[Stored data entries]
+--
// tb_chest_vehicular_a: runs both DCT-based channel estimators side by side
// on noisy pilots from a Rayleigh-faded multipath channel with the ETSI
// "Vehicular A" power delay profile, at the default size (N = 1024
// subcarriers, M = 32 pilots, sample period 0.2 us).
//
// Vehicular A: six paths at 0, 0.31, 0.71, 1.09, 1.73 and 2.51 us (0, 1.55,
// 3.55, 5.45, 8.65 and 12.55 samples, none on the sample grid) with
// average powers 0, -1, -9, -10, -15 and -20 dB. Each symbol draws new
// complex Gaussian path gains (the channel is taken as constant within a
// symbol), scaled to a mean channel power of 0.09 so that Q1.15 does not
// saturate. The QPSK pilots get complex white Gaussian noise at a pilot
// SNR of 10, 20, 30 and 40 dB, a few symbols each; both estimators are
// fed the same pilots at the same time.
//
// Measured: the mean-square error of each estimate against the true
// channel over the subcarriers up to the last pilot (those above it are
// a guard band in this use), normalised by the channel power. Checks:
//  - at 10, 20 and 30 dB each estimator's normalised MSE is below 2/SNR
//    (the interpolation does not amplify the pilot noise);
//  - each estimator's MSE falls from one SNR to the next;
//  - the IDCT/DCT estimator stays within a factor 4 of the DCT/EIDCT
//    estimator at 10 to 30 dB (the two perform alike);
//  - every symbol gives N outputs from each estimator, one done pulse
//    each, and both are idle afterwards.
// At 40 dB the error is dominated by the interpolation itself, because the
// path delays fall between samples; that floor is printed, not checked.
`timescale 1ns/1ps
module tb_chest_vehicular_a;
  import fft_pkg::*;
  localparam int N = 1024;
  localparam int M = 32;
  localparam int D = N / M;
  localparam int NSYM = 4;
  localparam real PI = 3.14159265358979323846;
  localparam real CH_POW = 0.09;

  logic clk = 1'b0, rst_n = 1'b0;
  logic start = 1'b0, in_valid = 1'b0;
  cplx_t in_y = '0, in_p = '0;
  logic in_ready1, out_valid1, busy1, done1;
  logic in_ready2, out_valid2, busy2, done2;
  cplx_t out_h1, out_h2;
  logic [$clog2(N)-1:0] out_k1, out_k2;

  always #5 clk = ~clk;

  dct_channel_estimator #(.N(N), .M(M)) u_est1 (
    .clk, .rst_n, .start, .in_valid, .in_ready(in_ready1), .in_y, .in_p,
    .out_valid(out_valid1), .out_h(out_h1), .out_k(out_k1), .busy(busy1), .done(done1)
  );

  idct_dct_channel_estimator #(.N(N), .M(M)) u_est2 (
    .clk, .rst_n, .start, .in_valid, .in_ready(in_ready2), .in_y, .in_p,
    .out_valid(out_valid2), .out_h(out_h2), .out_k(out_k2), .busy(busy2), .done(done2)
  );

  int checks = 0, failures = 0;

  initial begin
    repeat (1000000) @(posedge clk);
    failures++;
    $display("TB_RESULT checks=%0d failures=%0d", checks, failures);
    $finish;
  end

  // standard normal sample (Box-Muller)
  function automatic real gauss();
    real u1, u2;
    u1 = (real'($urandom_range(999999)) + 1.0) / 1000001.0;
    u2 = real'($urandom_range(999999)) / 1000000.0;
    return $sqrt(-2.0 * $ln(u1)) * $cos(2.0 * PI * u2);
  endfunction

  real tau [6] = '{0.0, 1.55, 3.55, 5.45, 8.65, 12.55};
  real pdb [6] = '{0.0, -1.0, -9.0, -10.0, -15.0, -20.0};
  real h_re [N], h_im [N];

  task automatic make_channel();
    real ptot, a_re [6], a_im [6], s;
    ptot = 0.0;
    for (int l = 0; l < 6; l++) ptot += 10.0 ** (pdb[l] / 10.0);
    for (int l = 0; l < 6; l++) begin
      s = $sqrt(CH_POW * (10.0 ** (pdb[l] / 10.0)) / ptot / 2.0);
      a_re[l] = s * gauss();
      a_im[l] = s * gauss();
    end
    for (int k = 0; k < N; k++) begin
      h_re[k] = 0.0; h_im[k] = 0.0;
      for (int l = 0; l < 6; l++) begin
        real c, sn;
        c  = $cos(2.0 * PI * k * tau[l] / N);
        sn = -$sin(2.0 * PI * k * tau[l] / N);
        h_re[k] += a_re[l] * c - a_im[l] * sn;
        h_im[k] += a_re[l] * sn + a_im[l] * c;
      end
    end
  endtask

  function automatic logic signed [15:0] q15(real v);
    real r;
    r = v * 32768.0;
    r = r + (r >= 0.0 ? 0.5 : -0.5);
    if (r > 32767.0) r = 32767.0;
    if (r < -32768.0) r = -32768.0;
    return 16'($rtoi(r));
  endfunction

  // one symbol at the given SNR; adds the squared errors of both estimators
  task automatic run_symbol(real snr_db, inout real se1, inout real se2, inout int cnt);
    real sigma, pr, pi, yr, yi;
    int  n1, n2, d1, d2;
    make_channel();
    sigma = $sqrt(CH_POW / (10.0 ** (snr_db / 10.0)) / 2.0);
    @(negedge clk);
    start = 1'b1;
    @(negedge clk);
    start = 1'b0;
    for (int kp = 0; kp < M; kp++) begin
      // unit-magnitude QPSK pilot, received value H * P + noise
      pr = $urandom_range(1) == 1 ? 0.70710678 : -0.70710678;
      pi = $urandom_range(1) == 1 ? 0.70710678 : -0.70710678;
      yr = h_re[kp * D] * pr - h_im[kp * D] * pi + sigma * gauss();
      yi = h_re[kp * D] * pi + h_im[kp * D] * pr + sigma * gauss();
      in_valid = 1'b1;
      in_p.re = q15(pr); in_p.im = q15(pi);
      in_y.re = q15(yr); in_y.im = q15(yi);
      @(posedge clk);
      while (!(in_ready1 && in_ready2)) @(posedge clk);
      @(negedge clk);
    end
    in_valid = 1'b0;
    n1 = 0; n2 = 0; d1 = 0; d2 = 0;
    while (n1 < N || n2 < N) begin
      @(posedge clk);
      #1;
      if (done1) d1++;
      if (done2) d2++;
      if (out_valid1) begin
        if (int'(out_k1) <= (M - 1) * D) begin
          se1 += (real'(out_h1.re) / 32768.0 - h_re[out_k1]) ** 2 +
                 (real'(out_h1.im) / 32768.0 - h_im[out_k1]) ** 2;
          cnt++;
        end
        n1++;
      end
      if (out_valid2) begin
        if (int'(out_k2) <= (M - 1) * D)
          se2 += (real'(out_h2.re) / 32768.0 - h_re[out_k2]) ** 2 +
                 (real'(out_h2.im) / 32768.0 - h_im[out_k2]) ** 2;
        n2++;
      end
    end
    checks++;
    if (n1 != N || n2 != N) begin
      failures++;
      $display("symbol gave %0d and %0d outputs, expected %0d", n1, n2, N);
    end
    repeat (2) @(posedge clk);
    #1;
    checks++;
    if (d1 != 1 || d2 != 1 || busy1 || busy2) begin
      failures++;
      $display("done pulses %0d/%0d, busy %0d/%0d after the symbol", d1, d2, busy1, busy2);
    end
  endtask

  real snrs [4] = '{10.0, 20.0, 30.0, 40.0};
  real mse1 [4], mse2 [4];

  initial begin
    repeat (3) @(negedge clk);
    rst_n = 1'b1;
    for (int s = 0; s < 4; s++) begin
      real se1, se2;
      int  cnt;
      se1 = 0.0; se2 = 0.0; cnt = 0;
      for (int t = 0; t < NSYM; t++) run_symbol(snrs[s], se1, se2, cnt);
      mse1[s] = se1 / cnt / CH_POW;
      mse2[s] = se2 / cnt / CH_POW;
      $display("SNR %2.0f dB: normalised MSE  DCT/EIDCT %e  IDCT/DCT %e  (1/SNR %e)",
               snrs[s], mse1[s], mse2[s], 10.0 ** (-snrs[s] / 10.0));
      if (s < 3) begin
        checks += 3;
        if (mse1[s] > 2.0 * 10.0 ** (-snrs[s] / 10.0)) begin
          failures++;
          $display("DCT/EIDCT MSE too large at %0.0f dB", snrs[s]);
        end
        if (mse2[s] > 2.0 * 10.0 ** (-snrs[s] / 10.0)) begin
          failures++;
          $display("IDCT/DCT MSE too large at %0.0f dB", snrs[s]);
        end
        if (mse2[s] > 4.0 * mse1[s]) begin
          failures++;
          $display("IDCT/DCT MSE not comparable to DCT/EIDCT at %0.0f dB", snrs[s]);
        end
      end
      if (s > 0) begin
        checks += 2;
        if (mse1[s] >= mse1[s-1]) begin
          failures++;
          $display("DCT/EIDCT MSE does not fall from %0.0f to %0.0f dB", snrs[s-1], snrs[s]);
        end
        if (mse2[s] >= mse2[s-1]) begin
          failures++;
          $display("IDCT/DCT MSE does not fall from %0.0f to %0.0f dB", snrs[s-1], snrs[s]);
        end
      end
    end
    $display("TB_RESULT checks=%0d failures=%0d", checks, failures);
    $finish;
  end
endmodule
+--
• **TASK OBJECTIVE**: Looking at the records above, please work out how many lines contain "complex" and state only that number.

• **EXPECTED ANSWER**: 2